_
_
_
_

Coppola: “O cinema sem risco é como não fazer amor e querer filhos”

Vencedor do prêmio Princesa de Astúrias das Artes defende a experimentação

Gregorio Belinchón

Francis Ford Coppola não era um defensor de suas raízes italianas. Por isso, não parecia a melhor opção para dirigir O Poderoso Chefão. Não era sequer a primeira. Mas recebeu uma oferta que não poderia recusar, tornou-se um dos líderes da Nova Hollywood, que durou apenas alguns anos até que os mais jovens do movimento, George Lucas e Steven Spielberg, o devoraram, e Coppola transformou-se em um clássico —abandonando qualquer paixão pela experimentação— aos 40 anos... para seu pesar. E até hoje.

Mais informações
O melhor do cinema latino esquenta a 39ª Mostra de São Paulo
O tedioso presente que o filme não conseguiu prever
Cristiano Ronaldo foi vetado do último filme de Scorsese
Terceiro trailer de ‘Star Wars: o despertar da força’

Por isso, o cineasta que participou de uma conferência de imprensa no hotel Reconquista, em Oviedo, Espanha, onde nesta sexta-feira receberá o prêmio Princesa de Astúrias das Artes, parecia o autêntico Coppola. Além de sua alegria pelo prêmio, além dos autógrafos na saída da conferência, quando se recusou a entrar no carro, atravessou a calçada e se divertiu com os fãs, Coppola (Detroit, 1939) deixou uma marca de verdade. E, quando apostou na "experimentação e no risco" como única possibilidade para que o cinema avance criativamente —apesar da "aversão da indústria diante dessas duas possibilidades"—, soava autêntico. "A arte sem risco é como não fazer amor e tentar ter filhos", comentava fazendo referência a Hollywood. E o melhor exemplo é ele mesmo.

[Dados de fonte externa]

# Synchronous state machines with evolvable control logic

A synchronous finite state machine is a bank of D flip-flops plus a block
of combinational control logic. That logic turns the primary inputs and the
current state into the primary outputs and the next state. Once the states
have codes, the cost of the machine (area and delay) is the cost of that
logic. The approach behind this design is to evolve the control logic rather
than derive it by hand with Karnaugh maps. A circuit is a *chromosome*: a
small matrix of two- and three-input gate cells, each gene naming a gate and
where its inputs come from. A genetic programming search then keeps circuits
that meet the truth table with few gate equivalents and a short critical path.

This RTL provides the hardware side of that idea:

* a **cell matrix** that runs any chromosome of this encoding, and a state
  machine (`evolvable_fsm`) whose control logic is that matrix, so loading a
  different chromosome gives a different machine;
* two **fixed machines** with hand-checked control logic:
  * the four-state teaching example (`table1_fsm`),
  * the eight-state `shiftreg` benchmark under its published state assignment
    (`shiftreg_fsm`);
* a top level (`evo_fsm_top`) that places the three machines side by side.

The genetic programming search itself (population, crossover, mutation,
fitness) is software and is not part of this RTL. The `lion9` and `train11`
benchmarks are not included either, because their transition tables are not
available here.

## The cell-matrix encoding

Signals are numbered. With the default 4-input matrix:

| numbers | signal |
|---|---|
| 0..3   | primary inputs of the matrix |
| 4..7   | their complements (free; no cell is spent on them) |
| 8..11  | outputs of the four cells of row 0 |
| 12..15 | outputs of row 1 |
| 16..19 | outputs of row 2 = the matrix outputs |

Each cell's gene (`evo_pkg::cell_gene_t`, 18 bits) holds a 3-bit gate code
and three 5-bit operand numbers. The cell's own output number is implied by
where the gene sits: gene `r*4 + c` is cell `c` of row `r`. Gate codes, with
the area (gate equivalents) and delay used to price a circuit:

| code | gate | operands used | gate equiv. | delay (ns) |
|---|---|---|---|---|
| 0 | NOT  | op0          | 1 | 0.0625 |
| 1 | AND  | op0, op1     | 2 | 0.209 |
| 2 | OR   | op0, op1     | 2 | 0.216 |
| 3 | XOR  | op0, op1     | 3 | 0.212 |
| 4 | NAND | op0, op1     | 1 | 0.13 |
| 5 | NOR  | op0, op1     | 1 | 0.156 |
| 6 | XNOR | op0, op1     | 3 | 0.211 |
| 7 | MUX  | D0=op0, D1=op1, select=op2 | 3 | 0.212 |

The costs are in `evo_pkg::GATE_EQUIV` and `GATE_DELAY`, with delays in units
of 0.1 ps. A cell may read any signal numbered below its own row: row 0 reads
only the inputs and their complements, and later rows read those plus every
earlier row. The matrix is therefore feed-forward by construction and three
gates deep. A gene that names a signal it may not read is not a legal
circuit of this encoding. Such an operand reads as 0 and `cfg_error` goes
high, so that a bad chromosome cannot form a loop.

`evo_pkg::CHROM_EXAMPLE` is a published example chromosome:
`AND(0,2) OR(4,3) XOR(1,6) MUX(5,7,7)`, then `NOR(10,9) AND(8,10) NAND(9,8) NAND(10,11)`,
then `MUX(13,14,11) XOR(11,12) MUX(15,14,15) AND(11,15)`.
`tb_cell_matrix` checks it against the same circuit written as equations.

The matrix is sized by parameters `N_IN`, `N_ROWS` and `N_CELLS`, which
default to 4, 3 and 4. The shared chromosome type `chrom_t` and `SIG_W = 5`
in `evo_pkg` are fixed to these defaults. A larger matrix needs those changed
as well.

## The evolvable state machine

`evolvable_fsm` wraps the matrix in the classic structure:

```
pi ──┐      ┌──────────────┐──► po  (Mealy, combinational)
     └─────►│ cell_matrix  │
 state ────►│  (chrom_q)   │──► next_state ──► state_reg (K D flip-flops) ──► state
            └──────────────┘
```

* Matrix inputs are `{state, pi}` and matrix outputs are `{next_state, po}`.
  With the defaults (1 input, 1 output, 3 state bits) that fills the
  4-input, 4-output matrix exactly. `N_PI + K` and `N_PO + K` must both
  equal 4; an elaboration-time assertion checks this.
* The chromosome sits in a 216-bit register. If `cfg_load` is high at a
  rising edge, that register takes `cfg_chrom` and the state register takes
  `RESET_STATE` instead of the next state. The new machine therefore starts
  from its initial state on the following cycle.
* The asynchronous active-low reset loads `INIT_CHROM` and `RESET_STATE`.

The default chromosome, `CHROM_SHIFTREG`, is one written for this design,
not an evolved one. Row 0 computes the four functions below, and rows 1 and
2 forward them with `AND(x,x)`. It makes the matrix behave exactly like
`shiftreg_fsm`, which the top-level test checks cycle by cycle.

## The fixed machines

**shiftreg** (`shiftreg_fsm`). Eight states, one input, one output. State
`st_k` goes to `st_(4·I + k/2)` and outputs bit 0 of `k`, so the output is the
input of three cycles earlier. Under the state assignment
`[4,0,3,7,5,1,2,6]` (st0 = 100, st1 = 000, …, bits `c2 c1 c0`) the logic is:

```
O  = c2 XNOR c1        n2 = NOT c0
n1 = c1 XOR c0         n0 = I XOR n1
```

That is 10 gate equivalents by the table above; the published evolved
circuit has 12. The XNOR on the output and the inverter driving a next-state
bit match the published evolved circuits. The shiftreg transition table
itself comes from the standard benchmark definition. The equations were
derived from that table and the assignment, not traced from a schematic.

**The four-state example** (`table1_fsm`). One input and a Mealy output. Its
table is:

| state | next (I=0 / I=1) | O (I=0 / I=1) |
|---|---|---|
| q0 | q0 / q0 | 0 / 0 |
| q1 | q2 / q2 | 0 / 1 |
| q2 | q0 / q0 | 1 / 0 |
| q3 | q2 / q2 | 1 / 1 |

The parameter `CODE` gives the state assignment. The default is
A1 = {00, 10, 01, 11}, the cheaper one; A0 = {00, 11, 01, 10} is the
alternative. The first written digit is bit 1. The logic decodes the state,
looks up the table and re-encodes, so any assignment gives identical
behaviour and synthesis finds the gates.

**Caveat:** in this table the next state does not depend on I. The published
schematics for this example, however, wire the input straight into one
flip-flop, so the I=1 next-state column may not be what was intended. As
tabulated, a machine reset into q0 stays there. `INIT_STATE` picks another
initial state so that every row can be exercised.

## Top level

`evo_fsm_top` has no parameters. It holds the example machine (A1), the
shiftreg machine and the evolvable machine. They share `clk` and `rst_n`;
each has its own ports (`t1_*`, `sr_*`, `ev_*`). Everything is positive-edge
clocked, and the outputs are combinational from the current state and inputs.

## Departures and choices made here

* Reset behaviour of every machine (asynchronous, active low, to the first
  listed state) is a choice of this design.
* The multiplexer's pin order (D0, D1, select) and the packing of a gene
  into 18 bits are choices of this design.
* Allowing later rows to read the primary inputs directly, and flagging
  illegal operands with `cfg_error`, are choices of this design.
* The evolvable machine's pin mapping, its one-cycle whole-chromosome load
  and the state restart on load are choices of this design.
* Not included:
  * `lion9` (9 states, 2 inputs) and `train11` (11 states, 2 inputs). Each
    needs 6 control-logic inputs and 5 outputs, more than the default matrix
    has, and their transition tables are not reproduced here.
  * The genetic programming engine itself.

## Simulating

Every testbench in `tb/` checks itself and ends with a line
`TB_RESULT checks=N failures=M`. The shared reference models are in
`tb/tb_evo_model.sv`. One example, the end-to-end test:

```
verilator --binary --timing --assert -Wno-fatal --top-module tb_evo_fsm_top \
    -y rtl -y tb +libext+.sv rtl/evo_pkg.sv tb/tb_evo_model.sv tb/tb_evo_fsm_top.sv
./obj_dir/Vtb_evo_fsm_top
```

| testbench | what it checks |
|---|---|
| `tb_logic_cell` | all 8 gates × 8 input patterns |
| `tb_cell_matrix` | example chromosome against hand-written equations; random legal and illegal chromosomes against an independent evaluator; the `cfg_error` flag |
| `tb_state_reg` | load latency and asynchronous reset |
| `tb_table1_fsm` | both assignments, from every initial state |
| `tb_shiftreg_fsm` | state codes; output equals the input three cycles earlier; all 8 states visited |
| `tb_evolvable_fsm` | default machine; the example chromosome; 20 random chromosomes; an illegal one; reload; reset |
| `tb_evo_fsm_top` | all three machines at default sizes; evolvable and fixed shiftreg in lockstep; reconfiguration and `cfg_error`, each counted |

To run another chromosome, build it with `evo_pkg::mk_gene(gate, op0, op1, op2)`
into a `chrom_t` (last gene first in a concatenation). Then pulse `cfg_load`
on `evolvable_fsm` or on the top's `ev_cfg_*` port.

Há anos que Francis Ford Coppola vive de seus negócios de turismo, de seus hotéis de luxo espalhados pelo mundo. Mas foi à ruína várias vezes. "Não tinha nenhum problema em arriscar meu próprio dinheiro e também o faria hoje. É melhor do que pedir dinheiro a uma pessoa que nem sequer te respeita. Prefiro ganhá-lo eu mesmo e depois investir em meu próprio trabalho." E por isso seus dois últimos filmes consistiram em um drama rodado em Buenos Aires (Tetro) e um de terror no qual utilizou em 3D em algumas sequências e o protagonista vivia entre a realidade e os sonhos (Virgínia). "O que me atrai no cinema é seu componente mágico, queria criar nesse mundo." Influenciado pelos cineastas que viu quando criança nos anos cinquenta, tanto norte-americanos quanto europeus, ele compreendeu que o risco tinha de fazer parte de seu estilo. "Hoje não vejo esse risco no cardápio dos grandes estúdios, e como criador você deve apostar em obras pessoais, únicas", não em histórias que podem ser contadas por qualquer um. "Se fizermos algo que parece interessante, é possível que alguém acabe gostando."

Nesse risco que defende agora, encontra-se seu mais recente trabalho, Distant Vision, um média-metragem de 52 minutos produzido em meados deste ano nos EUA e projetado em uma faculdade em Oklahoma, com alguns dados autobiográficos e filmado em tempo real. Coppola batizou o projeto de Live Cinema, e é por onde quer se aventurar.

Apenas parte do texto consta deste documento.